NASA’s interim leader Sean Duffy didn’t make it through a single sentence in his announcement that the agency’s Mars Perseverance rover had spotted “potential biosignatures” on the Red Planet last year without sucking up to president Donald Trump.
While we’re still far from a definitive conclusion about current or ancient life on Mars, it was an exciting finding, with a sampled rock containing minerals closely associated with Earth-based microbial life.
The only problem? The Trump administration has made it clear that it’s not interested in returning the samples taken by NASA’s Perseverance rover back to Earth for laboratory analysis.
The agency’s Mars Sample Return mission had been a hot-button topic for years, with lawmakers balking at the proposed plan’s astronomical price tag of $11 billion. But the Trump administration wants to nix the mission altogether in its potentially devastating 2026 budget proposal, alongside dozens of other planetary science missions.
In other words, as much as Duffy glazes Trump publicly, in reality, Trump is our planet’s number one obstacle to following up on NASA’s blockbuster findings about life on Mars.
As Ars Technica reports, Duffy had very little to add when needled by reporters this week about the Trump administration’s commitment to returning the Mars samples, clumsily avoiding making any promises.
“What we’re going to do is look at our budget, so we look at our timing, and you know, how do we spend money better?” he told one reporter. “And you know, what technology do we have to get samples back more quickly? And so that’s a current analysis that’s happening right now.”

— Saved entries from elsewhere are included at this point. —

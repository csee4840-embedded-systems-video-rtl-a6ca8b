// game_cmd_decoder: turns the eight register words into the commands the
// renderer and the sound source act on.
//
// The register words are unpacked through the register structs of mc_pkg and
// converted into what the drawing layers need directly: slot image numbers
// checked against the five stored images, blood percentages turned into bar
// lengths in pixels, the attack lunge of the elf and the enemy folded into their
// screen position, the four character values (coin, level, attack, hit points)
// converted to three decimal digits, and the sound fields gathered into a sound
// command. The result is registered, so commands change one clock after the
// register words do.
//
// The field names come from the published register map. How a field becomes a
// picture (bar length per percent step, a lunge of ACTION_DX pixels toward the
// opponent, the fixed enemy position, flame height in tiles) is this design's
// own choice. The boss attack address and the pointer move fields are carried in
// the register map but are not drawn.
//
// Interface: clk, reset; regs_i (register file); cmd_o, snd_o (registered).
module game_cmd_decoder
  import mc_pkg::*;
(
  input  logic          clk,
  input  logic          reset,
  input  logic [DW-1:0] regs_i [NREGS],
  output draw_cmd_t     cmd_o,
  output sound_cmd_t    snd_o
);

  boss_reg_t    boss;
  sound_reg_t   sound;
  bg_reg_t      bg;
  slots_reg_t   slots;
  weapon_reg_t  weap;
  elf_reg_t     elf;
  char_reg_t    chr;
  pointer_reg_t ptr;

  assign boss  = boss_reg_t'(regs_i[REG_BOSS]);
  assign sound = sound_reg_t'(regs_i[REG_SOUND]);
  assign bg    = bg_reg_t'(regs_i[REG_BG]);
  assign slots = slots_reg_t'(regs_i[REG_SLOTS]);
  assign weap  = weapon_reg_t'(regs_i[REG_WEAPON]);
  assign elf   = elf_reg_t'(regs_i[REG_ELF]);
  assign chr   = char_reg_t'(regs_i[REG_CHAR]);
  assign ptr   = pointer_reg_t'(regs_i[REG_POINTER]);

  // Maximum flame height: from the floor row up to the top wall row.
  localparam logic [3:0] MAX_FIRE_TILES = 4'((V_ACTIVE - 2 * TILE_H) / TILE_H);

  draw_cmd_t  c;
  sound_cmd_t s;

  always_comb begin
    c = '0;
    // background
    c.wall_en    = bg.wall_en;
    c.fire_en    = bg.fire_en;
    c.fire_tiles = (bg.fire_size > MAX_FIRE_TILES) ? MAX_FIRE_TILES : bg.fire_size;
    // slots
    c.slots_visible = slots.slots_visible;
    c.slot_img      = {slots.slot2, slots.slot1, slots.slot0};
    c.slot_ok       = {slots.slot2 < 3'(SLOT_N), slots.slot1 < 3'(SLOT_N), slots.slot0 < 3'(SLOT_N)};
    // boss
    c.boss_en      = boss.boss_en;
    c.boss_img     = boss.pattern[1:0];
    c.boss_bar_en  = boss.boss_en && boss.blood_en;
    c.boss_bar_len = {1'b0, boss.blood, 4'b0000};          // 16 px per step
    // elf: faces right, mirrored when folded; lunges forward when acting
    c.elf_visible = elf.elf_visible;
    c.elf_img     = elf.elf_pattern;
    c.elf_fold    = elf.elf_fold;
    c.elf_y       = elf.elf_y;
    if (!elf.elf_action)
      c.elf_x = {1'b0, elf.elf_x};
    else if (!elf.elf_fold)
      c.elf_x = {1'b0, elf.elf_x} + 10'(ACTION_DX);
    else
      c.elf_x = (elf.elf_x < 9'(ACTION_DX)) ? 10'd0 : {1'b0, elf.elf_x} - 10'(ACTION_DX);
    // enemy: fixed place, faces left, mirrored when folded
    c.enemy_visible = elf.enemy_visible;
    c.enemy_img     = elf.enemy_pattern[0];
    c.enemy_fold    = elf.enemy_fold;
    c.enemy_y       = 9'(ENEMY_Y0);
    if (!elf.enemy_action)
      c.enemy_x = 10'(ENEMY_X0);
    else if (!elf.enemy_fold)
      c.enemy_x = 10'(ENEMY_X0 - ACTION_DX);
    else
      c.enemy_x = 10'(ENEMY_X0 + ACTION_DX);
    // blood bars, 8 px per step
    c.elf_bar_en    = bg.elf_blood_en && elf.elf_visible;
    c.elf_bar_len   = {1'b0, bg.elf_blood, 3'b000};
    c.enemy_bar_en  = bg.enemy_blood_en && elf.enemy_visible;
    c.enemy_bar_len = {1'b0, bg.enemy_blood, 3'b000};
    // protective circles
    c.elf_circle   = weap.elf_defend && elf.elf_visible;
    c.enemy_circle = weap.enemy_defend && elf.enemy_visible;
    // weapons
    c.elf_w_en      = weap.elf_attack;
    c.elf_w_type    = weap.w_type;
    c.elf_w_color   = weap.w_pattern;
    c.elf_w_x       = weap.w_x;
    c.elf_w_y       = weap.w_y;
    c.enemy_w_en    = slots.ew_en;
    c.enemy_w_shape = slots.ew_pattern;
    c.enemy_w_x     = slots.ew_x;
    c.enemy_w_y     = slots.ew_y;
    // text and numbers
    c.words  = bg.sentences;
    c.num[0] = to_bcd3({4'b0, chr.coin});
    c.num[1] = to_bcd3({4'b0, chr.level});
    c.num[2] = to_bcd3({2'b0, chr.atk});
    c.num[3] = to_bcd3({2'b0, chr.hp});
    // pointer
    c.ptr_visible = ptr.ptr_visible;
    c.ptr_color   = ptr.ptr_pattern;
    c.ptr_x       = ptr.ptr_x;
    c.ptr_y       = ptr.ptr_y;

    s.tone_en     = sound.tone_en;
    s.rom_en      = sound.rom_en;
    s.half_period = sound.half_period;
  end

  always_ff @(posedge clk) begin
    if (reset) begin
      cmd_o <= '0;
      snd_o <= '0;
    end else begin
      cmd_o <= c;
      snd_o <= s;
    end
  end

endmodule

Duffy also reiterated that the Trump administration was pouring all of its resources into sending “our boots to the Moon and to Mars” — efforts that would be far more complex, expensive, and time-intensive than a sample return mission. (And that’s if sending astronauts to the Red Planet is even feasible in the first place.)
To experts, canceling the Mars Sample Return mission would be an enormous and costly mistake.
“Our understanding of Mars has gotten to the point that the questions we’re asking can best be addressed with returned samples,” University of Colorado Boulder senior research scientist Bruce Jakosky told Space.com earlier this year.
“To decide not to return them, or to put it off to an indefinite future time with human missions would be to take a major step back in exploring the solar system and the universe and in continuing to develop our scientific understanding of the world around us,” he added.
Jakosky also explained that such a mission could lay important groundwork for future crewed missions to the Red Planet, and “allow us to solve important problems in planetary protection so that we don’t put the Earth at risk from possible Martian microbes.”
Instead, the Trump administration wants to award the private space industry $1 billion to send the first humans to Mars.